WHAT IS EXPECTED.
Your answer should be the exact lines of the data below from the one containing "pr_value = '0;" through the one containing "($urandom_range(0, 3) != 0);"; please include nothing else.

═════ THE INPUT ═════

// tb_par_fu: self-checking test of the functional-unit shell (par_fu): waiting
// queue, issue, input buffers with forwarding capture, output buffers.
//
// The testbench provides everything around one unit: a one-cycle adder as the
// datapath (result a + b, or the old d when the thread's write enable is off) with a
// random ready, a register file whose value of register r for thread t is a fixed
// function, a fake producer unit whose output buffers fill thread by thread at random
// and later commit, and the commit broadcasts for pending qualifying predicates.
// Instructions with random operand sources (immediate, register, waiting on the
// producer), random masks and pending predicates are dispatched whenever a slot is
// free and retired in order once slot_done is high. Checked: every thread's result in
// the output buffer, dispatch only into free slots, in-order issue, and that both
// forwarding paths (capture before commit, register read after) were used.
module tb_par_fu;
  import par_pkg::*;

  localparam int T = 4, Q = 2, NINS = 600;

  logic clk = 1'b0;
  logic rst_n = 1'b0;
  always #5 clk = ~clk;

  logic                                   disp_valid = 1'b0;
  fu_entry_t                              disp_entry = '0;
  logic [T-1:0]                           disp_mask = '0;
  logic                                   slot_free;
  logic [SLOT_W-1:0]                      alloc_slot;
  logic                                   free_valid = 1'b0;
  logic [SLOT_W-1:0]                      free_slot = '0;
  logic                                   cm_valid = 1'b0, cm_gpr = 1'b0, cm_pred = 1'b0;
  tag_t                                   cm_tag = '0;
  logic [NUM_FU-1:0][Q-1:0][T-1:0]        fwd_valid;
  logic [NUM_FU-1:0][Q-1:0][T-1:0][XLEN-1:0] fwd_data;
  logic [Q-1:0][T-1:0]                    obuf_valid;
  logic [Q-1:0][T-1:0][XLEN-1:0]          obuf_data;
  logic [Q-1:0]                           slot_done;
  logic [2:0][4:0]                        rf_idx;
  logic [2:0][T-1:0][XLEN-1:0]            rf_data;
  logic [NUM_PRED-1:0][T-1:0]             pr_value;
  logic                                   dp_valid, dp_ready;
  uop_e                                   dp_uop;
  logic [1:0]                             dp_size, dp_sla_n;
  logic [XLEN-1:0]                        dp_a, dp_b, dp_d;
  logic                                   dp_we;
  logic [SLOT_W-1:0]                      dp_slot;
  logic [1:0]                             dp_thr;
  logic                                   res_valid;
  logic [SLOT_W-1:0]                      res_slot;
  logic [1:0]                             res_thr;
  logic [XLEN-1:0]                        res_data;
  logic                                   busy, ev_fwd, ev_qp_wait;

  par_fu #(.T(T), .QSIZE(Q)) dut (.*);

  int checks = 0, failures = 0;

  function automatic logic [63:0] regval(logic [4:0] r, int t);
    return 64'h1000 * r + 64'(t) + 64'h5000_0000;
  endfunction

  // register file and predicates
  always_comb begin
    for (int k = 0; k < 3; k++)
      for (int t = 0; t < T; t++) rf_data[k][t] = regval(rf_idx[k], t);
    pr_value = '0;
    pr_value[0] = '1;
    pr_value[1] = 4'b1010;
    pr_value[2] = 4'b0111;
  end

  // datapath: one-cycle adder with random ready
  logic rdy_r = 1'b0;
  assign dp_ready = rdy_r;
  always_ff @(posedge clk) begin
    rdy_r     <= ($urandom_range(0, 3) != 0);
    res_valid <= dp_valid && dp_ready;
    res_slot  <= dp_slot;
    res_thr   <= dp_thr;
    res_data  <= dp_we ? dp_a + dp_b : dp_d;
  end

  // fake producer unit (FU_LSU) and the unit's own output buffers
  logic [Q-1:0][T-1:0] pv;
  logic [Q-1:0][T-1:0][63:0] pd;
  always_comb begin
    fwd_valid = '0;
    fwd_data  = '0;
    fwd_valid[FU_LSU] = pv;
    fwd_data[FU_LSU]  = pd;
    fwd_valid[FU_ALU] = obuf_valid;
    fwd_data[FU_ALU]  = obuf_data;
  end

  task automatic check(input string what, input logic ok);
    checks++;
    if (!ok) begin
      failures++;
      if (failures < 10) $display("FAIL: %s", what);
    end
  endtask

  initial begin
    repeat (100000) @(posedge clk);
    failures++;
    $display("FAIL: watchdog expired");
    $display("TB_RESULT checks=%0d failures=%0d", checks, failures);
    $finish;
  end

  // per-slot bookkeeping
  logic [Q-1:0]             s_busy, s_prod, s_prod_done, s_qp_pend;
  logic [Q-1:0][T-1:0][63:0] s_exp;
  int n_fwd_issue = 0, n_reg_issue = 0, n_qpw = 0;
  int issued_order [$];
  int disp_n = 0, ret_n = 0, ret_slot = 0;
  fu_entry_t e;
  logic [T-1:0] m, we;
  logic [4:0] ra, rb, rdd;
  logic [63:0] va, vb;
  int sa, sb, s;

  always @(posedge clk) if (rst_n) n_qpw <= n_qpw + int'(ev_qp_wait);

  initial begin
    pv = '0;
    pd = '0;
    s_busy = '0; s_prod = '0; s_prod_done = '0; s_qp_pend = '0;
    repeat (2) @(posedge clk);
    rst_n <= 1'b1;
    @(posedge clk);
    while (ret_n < NINS) begin
      @(negedge clk);
      disp_valid = 1'b0;
      free_valid = 1'b0;
      cm_valid = 1'b0; cm_gpr = 1'b0; cm_pred = 1'b0;
      // retire the oldest slot when done and its producer has committed
      if (s_busy[ret_slot] && slot_done[ret_slot] && (!s_prod[ret_slot] || s_prod_done[ret_slot]) &&
          !s_qp_pend[ret_slot] && $urandom_range(0, 1) == 0) begin
        for (int t = 0; t < T; t++)
          check($sformatf("result ins %0d thread %0d", ret_n, t),
                obuf_data[ret_slot][t] === s_exp[ret_slot][t]);
        free_valid = 1'b1;
        free_slot = SLOT_W'(ret_slot);
      end
      // producer threads appear at random
      for (int q = 0; q < Q; q++)
        if (s_prod[q] && !s_prod_done[q])
          for (int t = 0; t < T; t++) if ($urandom_range(0, 2) == 0) pv[q][t] = 1'b1;
      // commit broadcasts: producer results or a pending predicate
      s = $urandom_range(0, Q - 1);
      if (s_prod[s] && !s_prod_done[s] && &pv[s] && $urandom_range(0, 2) == 0) begin
        cm_valid = 1'b1; cm_gpr = 1'b1;
        cm_tag = '{fu: FU_LSU, slot: SLOT_W'(s)};
      end else if (s_qp_pend[s] && $urandom_range(0, 2) == 0) begin
        cm_valid = 1'b1; cm_pred = 1'b1;
        cm_tag = '{fu: FU_CMP, slot: SLOT_W'(s)};
      end
      // dispatch a new instruction
      if (slot_free && disp_n < NINS && $urandom_range(0, 1) == 0) begin
        s = int'(alloc_slot);
        check("dispatch slot is free in the model", !s_busy[s]);
        e = '0;
        e.uop = U_ADD;
        ra = 5'($urandom_range(0, 15));
        rb = 5'($urandom_range(0, 15));
        rdd = 5'($urandom_range(0, 15));
        e.imm = {$urandom, $urandom};
        sa = $urandom_range(0, 2);
        sb = $urandom_range(0, 2);
        if (sa == 2 && sb == 2) rb = ra;   // one producer writes one register
        e.src[0] = (sa == 0) ? SRC_IMM : (sa == 1) ? SRC_REG : SRC_WAIT;
        e.src[1] = (sb == 0) ? SRC_IMM : (sb == 1) ? SRC_REG : SRC_WAIT;
        e.src[2] = SRC_REG;
        e.rnum[0] = ra; e.rnum[1] = rb; e.rnum[2] = rdd;
        e.tag[0] = '{fu: FU_LSU, slot: SLOT_W'(s)};
        e.tag[1] = '{fu: FU_LSU, slot: SLOT_W'(s)};
        e.qp = 3'($urandom_range(0, 2));
        e.qp_ready = (e.qp == 0) || ($urandom_range(0, 1) == 0);
        e.qp_tag = '{fu: FU_CMP, slot: SLOT_W'(s)};
        m = ($urandom_range(0, 2) == 0) ? 4'($urandom) : 4'hf;
        we = m & pr_value[e.qp];
        for (int t = 0; t < T; t++) begin
          va = (sa == 0) ? e.imm : regval(ra, t);
          vb = (sb == 0) ? e.imm : regval(rb, t);
          s_exp[s][t] = we[t] ? va + vb : regval(rdd, t);
          pd[s][t] = regval(ra, t);
          if (sa != 2 && sb == 2) pd[s][t] = regval(rb, t);
        end
        s_prod[s] = (sa == 2 || sb == 2);
        s_prod_done[s] = 1'b0;
        s_qp_pend[s] = !e.qp_ready;
        pv[s] = '0;
        s_busy[s] = 1'b1;
        disp_valid = 1'b1;
        disp_entry = e;
        disp_mask = m;
        disp_n++;
      end
      // issue decided for the coming edge (registered state only)
      #1;
      if (dut.can_issue) begin
        issued_order.push_back(int'(dut.iptr_q));
        if (dut.ie.src[0] == SRC_WAIT || dut.ie.src[1] == SRC_WAIT) n_fwd_issue++;
        else if (s_prod[dut.iptr_q]) n_reg_issue++;
      end
      @(posedge clk);
      #1;
      // model effects of this edge
      if (cm_valid && cm_gpr) begin
        s_prod_done[cm_tag.slot[0]] = 1'b1;
        pv[cm_tag.slot[0]] = '0;
      end
      if (cm_valid && cm_pred) s_qp_pend[cm_tag.slot[0]] = 1'b0;
      if (free_valid) begin
        s_busy[ret_slot] = 1'b0;
        ret_slot = (ret_slot + 1) % Q;
        ret_n++;
      end
    end
    for (int k = 0; k < issued_order.size(); k++) check("in-order issue", issued_order[k] == k % Q);
    $display("issue with forwarding %0d, after producer commit %0d, qp wait cycles %0d",
             n_fwd_issue, n_reg_issue, n_qpw);
    check("issued while waiting on a producer", n_fwd_issue > 20);
    check("issued after the producer committed", n_reg_issue > 20);
    check("waited for a predicate", n_qpw > 0);
    $display("TB_RESULT checks=%0d failures=%0d", checks, failures);
    $finish;
  end

endmodule
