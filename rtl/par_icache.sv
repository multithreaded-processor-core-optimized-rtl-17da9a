// par_icache: level-one instruction cache of the PAR core.
//
// The design assumes this cache is large enough to hold the whole thread program,
// so after the cold start it never misses; it is therefore modelled as an
// instruction memory of DEPTH 32-bit words (1024 by default, the size in the
// evaluated configuration) that the host fills through the write port before a PAR
// packet is started. Refill from a lower memory level is not part of this design.
//
// Timing: synchronous read. The word at raddr appears on rdata after the clock
// edge; the fetch unit presents the next PC so that rdata is the instruction at the
// current PC (the design's instruction register).
module par_icache #(
  parameter int unsigned DEPTH = 1024,
  parameter int unsigned AW    = $clog2(DEPTH)
) (
  input  logic          clk,
  input  logic [AW-1:0] raddr,
  output logic [31:0]   rdata,
  input  logic          we,
  input  logic [AW-1:0] waddr,
  input  logic [31:0]   wdata
);

  logic [31:0] mem [DEPTH];

  always_ff @(posedge clk) begin
    if (we) mem[waddr] <= wdata;
    rdata <= mem[raddr];
  end

endmodule
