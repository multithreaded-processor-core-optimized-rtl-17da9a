// tb_par_icache: self-checking test of the instruction cache (par_icache).
//
// Fills the cache through its write port, then reads random addresses every cycle
// and checks that each word appears one clock edge after its address, and that a
// rewrite of a word is seen by later reads.
module tb_par_icache;

  logic clk = 1'b0;
  always #5 clk = ~clk;

  logic [9:0]  raddr = '0, waddr = '0;
  logic [31:0] rdata, wdata = '0;
  logic        we = 1'b0;

  par_icache dut (.*);

  int checks = 0, failures = 0;
  logic [31:0] model [1024];
  logic [31:0] exp_w;

  initial begin
    repeat (10000) @(posedge clk);
    failures++;
    $display("FAIL: watchdog expired");
    $display("TB_RESULT checks=%0d failures=%0d", checks, failures);
    $finish;
  end

  initial begin
    for (int i = 0; i < 1024; i++) begin
      model[i] = $urandom;
      we <= 1'b1; waddr <= 10'(i); wdata <= model[i];
      @(posedge clk);
    end
    we <= 1'b0;
    for (int i = 0; i < 3000; i++) begin
      raddr <= 10'($urandom);
      if (i % 10 == 0) begin
        we <= 1'b1;
        waddr <= 10'($urandom);
        wdata <= $urandom;
      end else we <= 1'b0;
      @(posedge clk);
      exp_w = model[raddr];
      if (we) model[waddr] = wdata;
      #1;
      checks++;
      if (rdata !== exp_w) begin
        failures++;
        if (failures < 10) $display("FAIL: addr %0d got %h exp %h", raddr, rdata, exp_w);
      end
    end
    $display("TB_RESULT checks=%0d failures=%0d", checks, failures);
    $finish;
  end

endmodule
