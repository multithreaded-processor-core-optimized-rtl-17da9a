// par_lsu: load/store unit datapath of a lane.
//
// Executes one thread of a load (ldN rd = ra[rb]) or store (stN ra[rb] = rd) per
// cycle against the local data memory through a request/grant port. The address is
// ra + rb, counted in 64-bit words as the benchmark programs of the design count
// it (consecutive elements differ by 1). ld8/st8 move a whole word; ld4/ld2/ld1 read
// the low 4/2/1 bytes of the word zero-extended and st4/st2/st1 write them (this
// design's reading of the sub-word sizes, which the document does not detail).
//
// Replicated load: when a thread of a load uses the same address as the previous
// thread of the same instruction, the unit reuses that data instead of accessing
// memory again, so a load all threads make to one address reaches memory once and
// its result is replicated, as the design describes. Reuse is limited to threads
// 1..T-1 of one instruction, so data never outlives the instruction that loaded it.
//
// Threads whose write enable (qualifying predicate AND mask) is false make no
// access: a store is suppressed and a load returns the old destination value d.
//
// Timing: a request is accepted in the cycle mem_gnt is high (or at once when no
// access is needed); its result appears one cycle later (the one-cycle hit latency
// of the local memory). in_ready is low while a needed grant is missing.
module par_lsu
  import par_pkg::*;
#(
  parameter int unsigned THR_W = 2,
  parameter int unsigned AW    = 14
) (
  input  logic              clk,
  input  logic              rst_n,
  input  logic              in_valid,
  output logic              in_ready,
  input  uop_e              in_uop,
  input  logic [1:0]        in_size,
  input  logic [XLEN-1:0]   in_a,
  input  logic [XLEN-1:0]   in_b,
  input  logic [XLEN-1:0]   in_d,
  input  logic              in_we,
  input  logic [SLOT_W-1:0] in_slot,
  input  logic [THR_W-1:0]  in_thr,
  output logic              out_valid,
  output logic [SLOT_W-1:0] out_slot,
  output logic [THR_W-1:0]  out_thr,
  output logic [XLEN-1:0]   out_data,
  // memory port
  output logic              mem_req,
  output logic              mem_we,
  output logic [AW-1:0]     mem_addr,
  output logic [XLEN-1:0]   mem_wdata,
  output logic [7:0]        mem_be,
  input  logic              mem_gnt,
  input  logic [XLEN-1:0]   mem_rdata,
  // events
  output logic              ev_repl,
  output logic              ev_wait
);

  typedef enum logic [1:0] {R_MEM, R_REPL, R_OLD} rsrc_e;

  logic [XLEN-1:0]   addr_full;
  logic              is_ld, repl_hit, need_mem, accept;
  logic              last_valid;
  logic [SLOT_W-1:0] last_slot;
  logic [AW-1:0]     last_addr;
  logic [XLEN-1:0]   last_data;
  logic              p_valid;
  rsrc_e             p_src;
  logic [1:0]        p_size;
  logic [SLOT_W-1:0] p_slot;
  logic [THR_W-1:0]  p_thr;
  logic [XLEN-1:0]   p_old;
  logic [XLEN-1:0]   rd_word;

  assign addr_full = in_a + in_b;
  assign is_ld     = (in_uop == U_LD);
  assign repl_hit  = is_ld && last_valid && (in_thr != '0) && (last_slot == in_slot) &&
                     (last_addr == addr_full[AW-1:0]);
  assign need_mem  = in_valid && in_we && !repl_hit;
  assign in_ready  = !need_mem || mem_gnt;
  assign accept    = in_valid && in_ready;

  assign mem_req   = need_mem;
  assign mem_we    = !is_ld;
  assign mem_addr  = addr_full[AW-1:0];
  assign mem_wdata = in_d;
  always_comb begin
    unique case (in_size)
      2'd0:    mem_be = 8'hff;
      2'd1:    mem_be = 8'h0f;
      2'd2:    mem_be = 8'h03;
      default: mem_be = 8'h01;
    endcase
  end

  assign ev_repl = accept && in_we && repl_hit;
  assign ev_wait = need_mem && !mem_gnt;

  always_ff @(posedge clk) begin
    if (!rst_n) begin
      p_valid    <= 1'b0;
      p_src      <= R_OLD;
      p_size     <= '0;
      p_slot     <= '0;
      p_thr      <= '0;
      p_old      <= '0;
      last_valid <= 1'b0;
      last_slot  <= '0;
      last_addr  <= '0;
      last_data  <= '0;
    end else begin
      p_valid <= accept;
      if (accept) begin
        p_slot <= in_slot;
        p_thr  <= in_thr;
        p_old  <= in_d;
        p_size <= in_size;
        if (!in_we || !is_ld) p_src <= R_OLD;
        else if (repl_hit)    p_src <= R_REPL;
        else                  p_src <= R_MEM;
        if (need_mem) begin
          last_valid <= is_ld;
          last_slot  <= in_slot;
          last_addr  <= addr_full[AW-1:0];
        end else if (in_thr == '0) begin
          last_valid <= 1'b0;  // a new instruction never reuses older data
        end
      end
      if (p_valid && p_src == R_MEM) last_data <= mem_rdata;
    end
  end

  always_comb begin
    rd_word = (p_src == R_REPL) ? last_data : mem_rdata;
    unique case (p_size)
      2'd0:    rd_word = rd_word;
      2'd1:    rd_word = {32'd0, rd_word[31:0]};
      2'd2:    rd_word = {48'd0, rd_word[15:0]};
      default: rd_word = {56'd0, rd_word[7:0]};
    endcase
  end

  assign out_valid = p_valid;
  assign out_slot  = p_slot;
  assign out_thr   = p_thr;
  assign out_data  = (p_src == R_OLD) ? p_old : rd_word;

endmodule
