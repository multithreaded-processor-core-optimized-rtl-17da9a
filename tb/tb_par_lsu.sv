// tb_par_lsu: self-checking test of the load/store unit datapath (par_lsu).
//
// Feeds loads and stores, one thread per cycle in groups of four threads (one
// instruction), with a memory model that grants at random. Checked: load data
// (size-masked), store effects and byte enables, old d for disabled threads, the
// one-cycle result latency after acceptance, that a thread reading the same address
// as the previous thread of its instruction makes no memory request and still gets
// the data (replicated load), and that in_ready follows the grant.
module tb_par_lsu;
  import par_pkg::*;

  localparam int AW = 6;

  logic clk = 1'b0;
  logic rst_n = 1'b0;
  always #5 clk = ~clk;

  logic              in_valid = 1'b0, in_we = 1'b0;
  logic              in_ready;
  uop_e              in_uop = U_LD;
  logic [1:0]        in_size = '0;
  logic [XLEN-1:0]   in_a = '0, in_b = '0, in_d = '0;
  logic [SLOT_W-1:0] in_slot = '0;
  logic [1:0]        in_thr = '0;
  logic              out_valid;
  logic [SLOT_W-1:0] out_slot;
  logic [1:0]        out_thr;
  logic [XLEN-1:0]   out_data;
  logic              mem_req, mem_we, mem_gnt;
  logic [AW-1:0]     mem_addr;
  logic [XLEN-1:0]   mem_wdata, mem_rdata;
  logic [7:0]        mem_be;
  logic              ev_repl, ev_wait;

  par_lsu #(.THR_W(2), .AW(AW)) dut (.*);

  int checks = 0, failures = 0;
  logic [63:0] mem [64];
  logic gnt_en = 1'b0;
  assign mem_gnt = mem_req && gnt_en;

  always @(posedge clk) begin
    gnt_en <= ($urandom_range(0, 2) != 0);
    if (mem_req && mem_gnt) begin
      if (mem_we) begin
        for (int k = 0; k < 8; k++) if (mem_be[k]) mem[mem_addr][8*k +: 8] <= mem_wdata[8*k +: 8];
      end else mem_rdata <= mem[mem_addr];
    end
  end

  task automatic check(input string what, input logic ok);
    checks++;
    if (!ok) begin
      failures++;
      if (failures < 10) $display("FAIL: %s", what);
    end
  endtask

  initial begin
    repeat (40000) @(posedge clk);
    failures++;
    $display("FAIL: watchdog expired");
    $display("TB_RESULT checks=%0d failures=%0d", checks, failures);
    $finish;
  end

  logic [63:0] ref_mem [64];
  logic [63:0] exp_q [$];
  int n_repl = 0, n_req_repl = 0;
  logic expect_out = 1'b0;
  logic [63:0] exp_now;
  logic [5:0] ad;
  logic [63:0] w, mask;
  bit is_ld, same;
  int prev_ad;

  initial begin
    mem_rdata = '0;
    for (int i = 0; i < 64; i++) begin
      mem[i] = {$urandom, $urandom};
      ref_mem[i] = mem[i];
    end
    repeat (2) @(posedge clk);
    rst_n <= 1'b1;
    @(posedge clk);
    for (int ins = 0; ins < 600; ins++) begin
      is_ld = ($urandom_range(0, 2) != 0);
      same = ($urandom_range(0, 1) == 0);
      in_uop  <= is_ld ? U_LD : U_ST;
      in_size <= 2'($urandom);
      in_slot <= SLOT_W'(ins);
      prev_ad = -1;
      for (int t = 0; t < 4; t++) begin
        ad = same ? 6'(ins * 7) : 6'($urandom);
        in_valid <= 1'b1;
        in_thr <= 2'(t);
        in_a <= 64'(ad) - 64'd5;
        in_b <= 64'd5;
        in_d <= {$urandom, $urandom};
        in_we <= ($urandom_range(0, 5) != 0);
        #1;
        // hold the thread until it is accepted
        while (!in_ready) begin
          check("request while waiting", mem_req);
          @(posedge clk);
          #1;
          if (expect_out) begin
            check("no output while stalled", !out_valid);
            expect_out = 1'b0;
          end
        end
        // accepted at the next edge
        unique case (in_size)
          2'd0: mask = '1;
          2'd1: mask = 64'h0000_0000_ffff_ffff;
          2'd2: mask = 64'h0000_0000_0000_ffff;
          default: mask = 64'h0000_0000_0000_00ff;
        endcase
        if (!in_we) exp_now = in_d;
        else if (is_ld) exp_now = ref_mem[ad] & mask;
        else begin
          exp_now = in_d;
          ref_mem[ad] = (ref_mem[ad] & ~mask) | (in_d & mask);
        end
        if (is_ld && in_we && t > 0 && prev_ad == int'(ad)) begin
          n_repl++;
          check("replicated load makes no request", !mem_req);
          check("replicated load event", ev_repl);
        end
        if (in_we && is_ld) prev_ad = int'(ad);
        else if (!in_we && t == 0) prev_ad = -1;
        @(posedge clk);
        #1;
        if (expect_out) check("previous output", 1'b1);
        check($sformatf("result ins %0d thr %0d", ins, t),
              out_valid && out_data === exp_now && out_thr === 2'(t) && out_slot === SLOT_W'(ins));
        if (ins % 50 == 0 && t == 3) begin
          in_valid <= 1'b0;
          @(posedge clk);
          #1;
          check("idle output", !out_valid);
        end
      end
    end
    in_valid <= 1'b0;
    repeat (2) @(posedge clk);
    for (int i = 0; i < 64; i++) check($sformatf("memory word %0d", i), mem[i] === ref_mem[i]);
    check("replicated loads exercised", n_repl > 20);
    $display("TB_RESULT checks=%0d failures=%0d", checks, failures);
    $finish;
  end

endmodule
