// par_predfile: predicate register file of one lane.
//
// Eight predicate registers p0..p7, each with one bit per thread of the lane and a
// valid bit that is cleared while a compare instruction that writes it is in
// flight (the tag names that compare), as in the design. p0 always reads as true
// for every thread and ignores writes (this design's choice, consistent with the
// ISA's "null" pseudo-instruction that writes p0). A compare writes two predicates
// (pt and pf) at write back, each thread only where its write enable is set; the
// valid bit is set only if the register's tag still names that compare.
// If pt and pf name the same register, the pt value is written (this design's
// choice). Reset clears p1..p7 to false and marks them valid.
module par_predfile
  import par_pkg::*;
#(
  parameter int unsigned T = 4
) (
  input  logic                            clk,
  input  logic                            rst_n,
  output logic [NUM_PRED-1:0][T-1:0]      value,
  output logic [NUM_PRED-1:0]             valid,
  output tag_t [NUM_PRED-1:0]             tag,
  // dispatch mark of a compare's two destinations
  input  logic                            mk_valid,
  input  logic [2:0]                      mk_pt,
  input  logic [2:0]                      mk_pf,
  input  tag_t                            mk_tag,
  // write back
  input  logic                            wb_valid,
  input  logic [2:0]                      wb_pt,
  input  logic [2:0]                      wb_pf,
  input  tag_t                            wb_tag,
  input  logic [T-1:0]                    wb_we,
  input  logic [T-1:0]                    wb_vt,
  input  logic [T-1:0]                    wb_vf
);

  logic [NUM_PRED-1:0][T-1:0] val_q;
  logic [NUM_PRED-1:0]        ok_q;
  tag_t [NUM_PRED-1:0]        tag_q;

  always_comb begin
    value    = val_q;
    valid    = ok_q;
    tag      = tag_q;
    value[0] = '1;
    valid[0] = 1'b1;
  end

  always_ff @(posedge clk) begin
    if (!rst_n) begin
      val_q <= '0;
      ok_q  <= '1;
      tag_q <= '0;
    end else begin
      if (wb_valid) begin
        for (int t = 0; t < T; t++) begin
          if (wb_we[t]) begin
            if (wb_pt != 3'd0) val_q[wb_pt][t] <= wb_vt[t];
            if (wb_pf != 3'd0 && wb_pf != wb_pt) val_q[wb_pf][t] <= wb_vf[t];
          end
        end
        if (wb_pt != 3'd0 && tag_q[wb_pt] == wb_tag) ok_q[wb_pt] <= 1'b1;
        if (wb_pf != 3'd0 && tag_q[wb_pf] == wb_tag) ok_q[wb_pf] <= 1'b1;
      end
      if (mk_valid) begin
        if (mk_pt != 3'd0) begin ok_q[mk_pt] <= 1'b0; tag_q[mk_pt] <= mk_tag; end
        if (mk_pf != 3'd0) begin ok_q[mk_pf] <= 1'b0; tag_q[mk_pf] <= mk_tag; end
      end
    end
  end

endmodule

═════

ANSWER TO THIS TASK.
    pr_value = '0;
    pr_value[0] = '1;
    pr_value[1] = 4'b1010;
    pr_value[2] = 4'b0111;
  end

  // datapath: one-cycle adder with random ready
  logic rdy_r = 1'b0;
  assign dp_ready = rdy_r;
  always_ff @(posedge clk) begin
    rdy_r     <= ($urandom_range(0, 3) != 0);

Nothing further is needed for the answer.